Having thus far illustrated the nature of illusion by an example, the Vartikakara concludes that the whole universe is a mere illusory appearance of the One Self.
28. The one (Atman) appears to be many as one moon appears to be many
in waters; the Fearless appears to cause fear like the rope appearing to be a serpent. The. Cause appears to be the effect, like gold appearing to be a bracelet.

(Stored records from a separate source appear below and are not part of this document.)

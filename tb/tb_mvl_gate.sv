// tb_mvl_gate: exhaustive test of the k-valued linear logic element for
// K = 2, 3, 5, both min and max, rotation at the output and at the input,
// (+) and (-), and all three arithmetic forms (72 configurations).
// Expected values come from plain min / max / modulo arithmetic.
`timescale 1ns/1ps
module tb_mvl_gate;
  import mvl_pkg::*;

  localparam int NK = 3;
  localparam int KS [NK] = '{2, 3, 5};
  localparam int NCFG = NK * 2 * 2 * 2 * 3;

  logic done [NCFG];
  int   chk  [NCFG];
  int   fl   [NCFG];

  for (genvar a = 0; a < NK; a++)
    for (genvar o = 0; o < 2; o++)
      for (genvar ri = 0; ri < 2; ri++)
        for (genvar ng = 0; ng < 2; ng++)
          for (genvar f = 0; f < 3; f++) begin : g_cfg
            localparam int IDX = (((a * 2 + o) * 2 + ri) * 2 + ng) * 3 + f;
            mvl_gate_chk #(
              .K(KS[a]), .OP(mvl_op_e'(o)), .ROT_AT_INPUT(ri[0]), .ROT_NEG(ng[0]),
              .FORM(mvl_form_e'(f))
            ) u_chk (.done(done[IDX]), .checks(chk[IDX]), .failures(fl[IDX]));
          end

  int checks, failures;
  bit all_done;

  initial begin
    #100000;
    $display("watchdog expired");
    $display("TB_RESULT checks=%0d failures=%0d", 0, 1);
    $finish;
  end

  initial begin
    all_done = 1'b0;
    while (!all_done) begin
      #10;
      all_done = 1'b1;
      for (int c = 0; c < NCFG; c++) if (!done[c]) all_done = 1'b0;
    end
    checks = 0; failures = 0;
    for (int c = 0; c < NCFG; c++) begin
      checks += chk[c];
      failures += fl[c];
    end
    // every configuration must have run its full sweep
    checks++;
    if (checks != 1 + 24 * (8 + 27 + 125)) failures++;
    $display("TB_RESULT checks=%0d failures=%0d", checks, failures);
    $finish;
  end
endmodule
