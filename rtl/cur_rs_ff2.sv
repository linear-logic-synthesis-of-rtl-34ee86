// cur_rs_ff2: two-valued current asynchronous RS flip-flop: two AND-NOT
// current elements (cur_nand2) joined in a positive-feedback pair.
//
// q = NAND(s_n, q_n) and q_n = NAND(r_n, q). Both inputs high (1) hold the
// state; s_n = 0 sets q to 1, r_n = 0 clears it; both low gives q = q_n = 1,
// the usual forbidden pattern. FORM selects the linear form of both elements
// (the threshold form is the one of the published simple current RS
// flip-flop; the comparison form is the other published one).
//
// Loop model (this design's choice, as in mvl_rs_ff): the two nodes are
// registered and each clk edge evaluates the pair once, starting from the
// registered q_n. A set (through the first element) is visible one clock
// after the input changes; a clear changes q_n after one clock and q after
// two;
// settled is 1 when another pass would change nothing. Reset puts the pair
// in the consistent state q = 0, q_n = 1.
//
// Interface: 1-bit levels, clk, active-low synchronous rst_n.
module cur_rs_ff2
  import mvl_pkg::*;
#(
  parameter cur_form_e FORM = CUR_THRESH
) (
  input  logic clk,
  input  logic rst_n,
  input  logic s_n,
  input  logic r_n,
  output logic q,
  output logic q_n,
  output logic settled
);

  logic q_r, qn_r;
  logic q_next, qn_next;

  cur_nand2 #(.FORM(FORM)) u_set (.x1(s_n), .x2(qn_r),   .y(q_next));
  cur_nand2 #(.FORM(FORM)) u_rst (.x1(r_n), .x2(q_next), .y(qn_next));

  always_ff @(posedge clk) begin
    if (!rst_n) begin
      q_r  <= 1'b0;
      qn_r <= 1'b1;
    end else begin
      q_r  <= q_next;
      qn_r <= qn_next;
    end
  end

  assign q       = q_r;
  assign q_n     = qn_r;
  assign settled = (q_next == q_r) && (qn_next == qn_r);

endmodule
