// tb_cur_rs_ff2: two-valued current RS flip-flop, in the threshold and the
// comparison form. Checks reset state, set, hold, clear, the both-low
// pattern, the write latency (one clock through the first element, two
// through the second) and the settled flag, then runs
// random inputs against a NAND-pair step model.
`timescale 1ns/1ps
module tb_cur_rs_ff2;
  import mvl_pkg::*;

  logic clk = 1'b0, rst_n = 1'b0;
  logic s_n = 1'b1, r_n = 1'b1;
  logic q [2], q_n [2], settled [2];
  int checks = 0, failures = 0;
  int cycles = 0;
  logic mq, mqn;  // step model

  always #5 clk = ~clk;
  always @(posedge clk) cycles++;

  cur_rs_ff2 #(.FORM(CUR_THRESH)) dut_t (.clk(clk), .rst_n(rst_n), .s_n(s_n), .r_n(r_n),
                                         .q(q[0]), .q_n(q_n[0]), .settled(settled[0]));
  cur_rs_ff2 #(.FORM(CUR_CMP))    dut_c (.clk(clk), .rst_n(rst_n), .s_n(s_n), .r_n(r_n),
                                         .q(q[1]), .q_n(q_n[1]), .settled(settled[1]));

  task automatic expect_q(input logic eq, input logic eqn, input string what);
    for (int d = 0; d < 2; d++) begin
      checks++;
      if (q[d] !== eq || q_n[d] !== eqn) begin
        failures++;
        $display("FAIL %s dut%0d q=%0d q_n=%0d exp %0d %0d", what, d, q[d], q_n[d], eq, eqn);
      end
    end
  endtask

  initial begin
    #100000;
    $display("watchdog expired");
    $display("TB_RESULT checks=%0d failures=%0d", checks, failures + 1);
    $finish;
  end

  initial begin
    repeat (2) @(posedge clk);
    #1 rst_n = 1'b1;
    expect_q(1'b0, 1'b1, "reset");
    // set: visible exactly one clock later
    @(negedge clk) s_n = 1'b0;
    #1 expect_q(1'b0, 1'b1, "before edge");
    @(posedge clk) #1 expect_q(1'b1, 1'b0, "set after one clock");
    @(negedge clk) s_n = 1'b1;
    repeat (3) @(posedge clk);
    #1 expect_q(1'b1, 1'b0, "hold 1");
    checks++; if (!settled[0] || !settled[1]) failures++;
    @(negedge clk) r_n = 1'b0;
    // the clear goes through the second element: q_n rises after one clock,
    // q falls after the second
    @(posedge clk) #1 expect_q(1'b1, 1'b1, "clear, first clock");
    @(posedge clk) #1 expect_q(1'b0, 1'b1, "clear, second clock");
    @(negedge clk) r_n = 1'b1;
    repeat (3) @(posedge clk);
    #1 expect_q(1'b0, 1'b1, "hold 0");
    @(negedge clk) begin s_n = 1'b0; r_n = 1'b0; end
    @(posedge clk) #1 expect_q(1'b1, 1'b1, "both low");
    // random inputs against the step model
    @(negedge clk) begin s_n = 1'b1; r_n = 1'b1; end
    @(posedge clk);
    #1 begin mq = q[0]; mqn = q_n[0]; end
    for (int n = 0; n < 200; n++) begin
      @(negedge clk) begin s_n = 1'($urandom); r_n = 1'($urandom); end
      @(posedge clk) begin
        mq  = ~(s_n & mqn);
        mqn = ~(r_n & mq);
      end
      #1 expect_q(mq, mqn, "random");
    end
    $display("TB_RESULT checks=%0d failures=%0d", checks, failures);
    $finish;
  end
endmodule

29–30. By illusion this almost nonexistent universe is imagined to exist in Atman—in the one self-existent (Atman), as silver in the mother-o’-pearl; in the all-pervading (Atman), as a city of Yakshas conjured up in the âkâsa; in the Luminous (Atman), as the mirage appears in the rays of the sun; in the Immutable (Atman), as a thief in a pillar (which is mistaken for a thief at night).
30–31. The illusion removed, the self-luminous and existent Reality, never
[paragraph continues] (Himself) subject to illusion or contradiction, is recognised as He is. The body and other upâdhis shaken off, Atman verily is the Mahesvara, the Great Lord.
32. The True Word cites the Smriti, Intuition, Tradition and other pramânas in proof of this recognition of identity.
The Sruti says "Smriti, pratyaksha, aitihya and anumana pure,—by all these the Sun is to be known" (Taittiriya-Aranyaka: 1. 2.) Smriti, such as the Bhagavadgita. Pratyaksha: the intuition of the sages: Aitihya: the traditionary teaching of the Masters. Anumana: inference. All these point to the unity of Brahman and Atman.
33. Thus ends the seventh chapter in brief in the work called Mânasollâsa which expounds the meaning of the Hymn to the Blessed Dakshinamurti.